*** RECORDS SHOWN Section Begins ***
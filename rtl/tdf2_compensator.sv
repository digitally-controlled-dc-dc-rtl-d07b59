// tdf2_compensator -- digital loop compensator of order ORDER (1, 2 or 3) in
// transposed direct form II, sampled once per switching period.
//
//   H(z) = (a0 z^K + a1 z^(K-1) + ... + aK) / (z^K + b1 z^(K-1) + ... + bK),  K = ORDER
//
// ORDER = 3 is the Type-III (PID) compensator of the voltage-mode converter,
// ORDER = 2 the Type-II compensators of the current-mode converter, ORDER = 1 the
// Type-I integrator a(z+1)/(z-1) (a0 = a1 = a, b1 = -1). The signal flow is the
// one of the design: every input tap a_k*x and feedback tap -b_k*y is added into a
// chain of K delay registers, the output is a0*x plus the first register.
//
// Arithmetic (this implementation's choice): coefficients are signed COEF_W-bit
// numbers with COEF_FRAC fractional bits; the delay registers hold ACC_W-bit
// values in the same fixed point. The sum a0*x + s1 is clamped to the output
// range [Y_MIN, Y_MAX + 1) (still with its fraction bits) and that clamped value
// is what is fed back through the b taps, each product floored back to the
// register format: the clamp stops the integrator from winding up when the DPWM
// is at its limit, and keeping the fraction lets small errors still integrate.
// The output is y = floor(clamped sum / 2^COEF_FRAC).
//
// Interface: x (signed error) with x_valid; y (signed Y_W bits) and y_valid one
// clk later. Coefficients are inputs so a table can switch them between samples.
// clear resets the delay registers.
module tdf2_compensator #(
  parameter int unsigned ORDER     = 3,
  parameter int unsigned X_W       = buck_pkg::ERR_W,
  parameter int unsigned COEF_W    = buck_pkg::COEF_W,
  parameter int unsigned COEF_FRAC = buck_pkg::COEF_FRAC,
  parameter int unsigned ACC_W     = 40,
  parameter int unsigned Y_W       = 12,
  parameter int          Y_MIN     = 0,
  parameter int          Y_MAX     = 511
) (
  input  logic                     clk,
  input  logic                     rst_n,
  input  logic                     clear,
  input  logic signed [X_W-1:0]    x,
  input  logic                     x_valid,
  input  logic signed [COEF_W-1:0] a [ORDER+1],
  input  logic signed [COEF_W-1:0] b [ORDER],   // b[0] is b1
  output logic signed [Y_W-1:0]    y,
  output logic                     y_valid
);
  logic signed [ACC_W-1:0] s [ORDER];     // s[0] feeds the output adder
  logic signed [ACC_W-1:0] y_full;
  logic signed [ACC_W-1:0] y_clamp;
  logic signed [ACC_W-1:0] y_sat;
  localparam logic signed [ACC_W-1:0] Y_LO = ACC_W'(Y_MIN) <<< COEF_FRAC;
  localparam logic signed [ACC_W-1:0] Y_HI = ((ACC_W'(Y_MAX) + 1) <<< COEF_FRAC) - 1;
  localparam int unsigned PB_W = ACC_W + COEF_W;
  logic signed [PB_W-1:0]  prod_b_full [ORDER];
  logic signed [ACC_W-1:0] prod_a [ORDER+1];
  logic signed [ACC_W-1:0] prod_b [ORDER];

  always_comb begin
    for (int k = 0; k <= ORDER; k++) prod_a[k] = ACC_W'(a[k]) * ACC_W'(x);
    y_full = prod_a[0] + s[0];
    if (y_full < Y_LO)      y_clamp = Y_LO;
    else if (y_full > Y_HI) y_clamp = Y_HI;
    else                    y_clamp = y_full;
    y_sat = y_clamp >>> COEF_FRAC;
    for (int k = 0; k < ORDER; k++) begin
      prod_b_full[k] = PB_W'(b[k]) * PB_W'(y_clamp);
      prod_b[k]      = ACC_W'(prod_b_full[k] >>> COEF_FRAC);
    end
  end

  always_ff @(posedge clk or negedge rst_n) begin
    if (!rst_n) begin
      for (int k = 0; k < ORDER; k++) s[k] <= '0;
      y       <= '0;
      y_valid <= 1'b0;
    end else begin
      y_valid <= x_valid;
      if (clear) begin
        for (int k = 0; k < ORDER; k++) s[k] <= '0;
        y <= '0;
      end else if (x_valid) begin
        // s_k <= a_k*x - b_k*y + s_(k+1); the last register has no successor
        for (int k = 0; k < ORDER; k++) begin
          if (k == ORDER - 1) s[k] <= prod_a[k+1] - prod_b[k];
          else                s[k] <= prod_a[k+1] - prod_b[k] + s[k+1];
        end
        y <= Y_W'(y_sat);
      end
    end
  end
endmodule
*** RECORDS SHOWN Section Ends ***
*** RECORDS SHOWN Section Begins ***
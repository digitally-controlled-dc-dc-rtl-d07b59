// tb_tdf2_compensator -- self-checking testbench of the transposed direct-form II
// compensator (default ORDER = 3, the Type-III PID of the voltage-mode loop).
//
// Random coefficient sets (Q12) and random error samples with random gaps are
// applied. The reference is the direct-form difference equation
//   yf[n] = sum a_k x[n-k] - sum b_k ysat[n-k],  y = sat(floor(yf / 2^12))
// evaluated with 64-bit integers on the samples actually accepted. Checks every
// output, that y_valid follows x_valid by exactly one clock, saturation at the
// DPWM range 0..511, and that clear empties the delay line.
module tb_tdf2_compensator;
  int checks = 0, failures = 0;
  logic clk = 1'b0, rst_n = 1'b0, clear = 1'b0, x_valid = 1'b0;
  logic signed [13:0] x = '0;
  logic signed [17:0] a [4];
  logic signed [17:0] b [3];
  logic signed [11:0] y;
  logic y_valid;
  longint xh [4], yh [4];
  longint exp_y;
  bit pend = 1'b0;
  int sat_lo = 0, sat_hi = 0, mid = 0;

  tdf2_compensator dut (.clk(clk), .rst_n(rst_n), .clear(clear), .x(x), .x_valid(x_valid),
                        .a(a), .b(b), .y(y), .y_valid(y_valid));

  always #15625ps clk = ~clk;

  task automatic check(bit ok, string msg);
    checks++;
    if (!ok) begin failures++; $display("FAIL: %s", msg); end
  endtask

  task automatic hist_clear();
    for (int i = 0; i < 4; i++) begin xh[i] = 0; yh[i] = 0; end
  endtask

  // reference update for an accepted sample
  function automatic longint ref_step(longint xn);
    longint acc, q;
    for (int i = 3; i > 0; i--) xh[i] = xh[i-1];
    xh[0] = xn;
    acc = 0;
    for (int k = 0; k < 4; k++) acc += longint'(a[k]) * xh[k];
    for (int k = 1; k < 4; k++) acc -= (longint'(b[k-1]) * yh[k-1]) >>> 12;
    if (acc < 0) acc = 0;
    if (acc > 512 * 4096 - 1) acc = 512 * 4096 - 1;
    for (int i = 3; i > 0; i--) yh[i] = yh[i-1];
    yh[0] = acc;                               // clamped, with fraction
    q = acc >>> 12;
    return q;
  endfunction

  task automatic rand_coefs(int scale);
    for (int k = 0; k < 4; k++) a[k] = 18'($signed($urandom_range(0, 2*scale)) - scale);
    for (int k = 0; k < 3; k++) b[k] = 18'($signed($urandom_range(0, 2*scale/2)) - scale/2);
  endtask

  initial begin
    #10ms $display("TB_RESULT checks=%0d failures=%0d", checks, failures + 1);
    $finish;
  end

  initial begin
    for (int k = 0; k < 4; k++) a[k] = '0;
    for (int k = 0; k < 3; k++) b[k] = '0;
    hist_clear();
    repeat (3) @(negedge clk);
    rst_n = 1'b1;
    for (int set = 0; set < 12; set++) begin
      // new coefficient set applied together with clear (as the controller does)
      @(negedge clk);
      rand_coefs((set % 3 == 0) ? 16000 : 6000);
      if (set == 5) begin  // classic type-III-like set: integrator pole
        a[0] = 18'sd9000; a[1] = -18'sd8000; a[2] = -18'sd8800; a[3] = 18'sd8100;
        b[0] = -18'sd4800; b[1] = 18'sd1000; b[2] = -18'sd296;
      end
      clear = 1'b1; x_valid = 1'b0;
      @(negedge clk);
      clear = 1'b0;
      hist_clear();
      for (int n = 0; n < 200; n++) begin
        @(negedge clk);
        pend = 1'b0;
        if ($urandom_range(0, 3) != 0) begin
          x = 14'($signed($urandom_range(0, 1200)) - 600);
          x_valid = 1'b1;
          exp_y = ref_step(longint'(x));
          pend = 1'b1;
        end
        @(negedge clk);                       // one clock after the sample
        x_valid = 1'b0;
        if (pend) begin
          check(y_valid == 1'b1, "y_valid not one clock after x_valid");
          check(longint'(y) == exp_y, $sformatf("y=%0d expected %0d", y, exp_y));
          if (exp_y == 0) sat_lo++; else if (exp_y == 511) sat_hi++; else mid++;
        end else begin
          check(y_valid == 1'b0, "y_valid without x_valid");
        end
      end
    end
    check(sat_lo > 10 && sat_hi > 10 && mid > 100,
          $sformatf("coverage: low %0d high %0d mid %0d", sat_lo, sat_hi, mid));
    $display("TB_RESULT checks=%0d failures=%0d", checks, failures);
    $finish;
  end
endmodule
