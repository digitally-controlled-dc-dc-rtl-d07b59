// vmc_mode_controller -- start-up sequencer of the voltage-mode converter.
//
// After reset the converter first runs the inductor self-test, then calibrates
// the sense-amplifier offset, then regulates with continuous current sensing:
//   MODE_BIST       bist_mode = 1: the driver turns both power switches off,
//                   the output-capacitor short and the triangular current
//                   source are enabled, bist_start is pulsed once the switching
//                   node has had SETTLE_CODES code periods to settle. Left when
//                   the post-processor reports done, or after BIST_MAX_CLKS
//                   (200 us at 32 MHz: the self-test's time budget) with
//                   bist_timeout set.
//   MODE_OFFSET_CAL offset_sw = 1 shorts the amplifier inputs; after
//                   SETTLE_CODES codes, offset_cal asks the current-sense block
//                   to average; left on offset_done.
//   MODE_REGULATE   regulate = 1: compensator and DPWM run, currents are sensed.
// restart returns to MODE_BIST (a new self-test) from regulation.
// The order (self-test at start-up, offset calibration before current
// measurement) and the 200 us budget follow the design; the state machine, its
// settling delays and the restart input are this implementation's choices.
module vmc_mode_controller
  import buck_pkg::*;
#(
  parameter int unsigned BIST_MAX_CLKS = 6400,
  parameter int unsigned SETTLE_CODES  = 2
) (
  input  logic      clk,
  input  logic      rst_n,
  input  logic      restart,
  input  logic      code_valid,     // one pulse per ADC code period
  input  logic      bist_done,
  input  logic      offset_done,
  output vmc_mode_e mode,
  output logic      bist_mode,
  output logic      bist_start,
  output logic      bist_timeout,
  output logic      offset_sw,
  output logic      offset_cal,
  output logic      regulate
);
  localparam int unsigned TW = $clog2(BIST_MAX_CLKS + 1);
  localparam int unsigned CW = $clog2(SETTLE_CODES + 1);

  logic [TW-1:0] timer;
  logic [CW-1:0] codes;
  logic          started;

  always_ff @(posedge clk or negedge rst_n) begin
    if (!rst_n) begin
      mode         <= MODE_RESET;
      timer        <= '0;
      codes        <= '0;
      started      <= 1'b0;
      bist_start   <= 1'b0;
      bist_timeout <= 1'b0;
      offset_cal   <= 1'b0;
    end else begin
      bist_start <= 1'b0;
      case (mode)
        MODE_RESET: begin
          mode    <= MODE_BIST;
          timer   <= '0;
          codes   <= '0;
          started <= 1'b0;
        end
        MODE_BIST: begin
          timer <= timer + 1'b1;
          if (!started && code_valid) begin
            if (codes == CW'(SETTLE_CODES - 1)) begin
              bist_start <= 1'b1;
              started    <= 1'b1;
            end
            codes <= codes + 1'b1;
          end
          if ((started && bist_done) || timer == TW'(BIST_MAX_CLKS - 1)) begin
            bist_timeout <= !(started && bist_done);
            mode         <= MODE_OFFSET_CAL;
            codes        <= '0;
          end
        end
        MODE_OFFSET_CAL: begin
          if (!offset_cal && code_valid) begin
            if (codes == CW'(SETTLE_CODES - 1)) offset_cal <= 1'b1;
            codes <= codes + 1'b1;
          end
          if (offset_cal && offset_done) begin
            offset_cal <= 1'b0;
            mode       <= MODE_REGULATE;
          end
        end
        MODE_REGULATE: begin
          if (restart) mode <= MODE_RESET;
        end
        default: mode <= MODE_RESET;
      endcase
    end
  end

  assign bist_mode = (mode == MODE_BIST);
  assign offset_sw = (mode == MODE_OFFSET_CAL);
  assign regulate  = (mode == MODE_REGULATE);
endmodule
*** RECORDS SHOWN Section Ends ***
> [PROMPT]:
In the records above, the line with "filename rtl/tdf2_compensator.sv" marks the start and the line with "added into a" marks the end; copy that stretch exactly, both lines included, and nothing else.

> [EXERCISE OUTPUT]:
filename rtl/tdf2_compensator.sv
repository digitally-controlled-dc-dc-rtl-d07b59
// tdf2_compensator -- digital loop compensator of order ORDER (1, 2 or 3) in
// transposed direct form II, sampled once per switching period.
//
//   H(z) = (a0 z^K + a1 z^(K-1) + ... + aK) / (z^K + b1 z^(K-1) + ... + bK),  K = ORDER
//
// ORDER = 3 is the Type-III (PID) compensator of the voltage-mode converter,
// ORDER = 2 the Type-II compensators of the current-mode converter, ORDER = 1 the
// Type-I integrator a(z+1)/(z-1) (a0 = a1 = a, b1 = -1). The signal flow is the
// one of the design: every input tap a_k*x and feedback tap -b_k*y is added into a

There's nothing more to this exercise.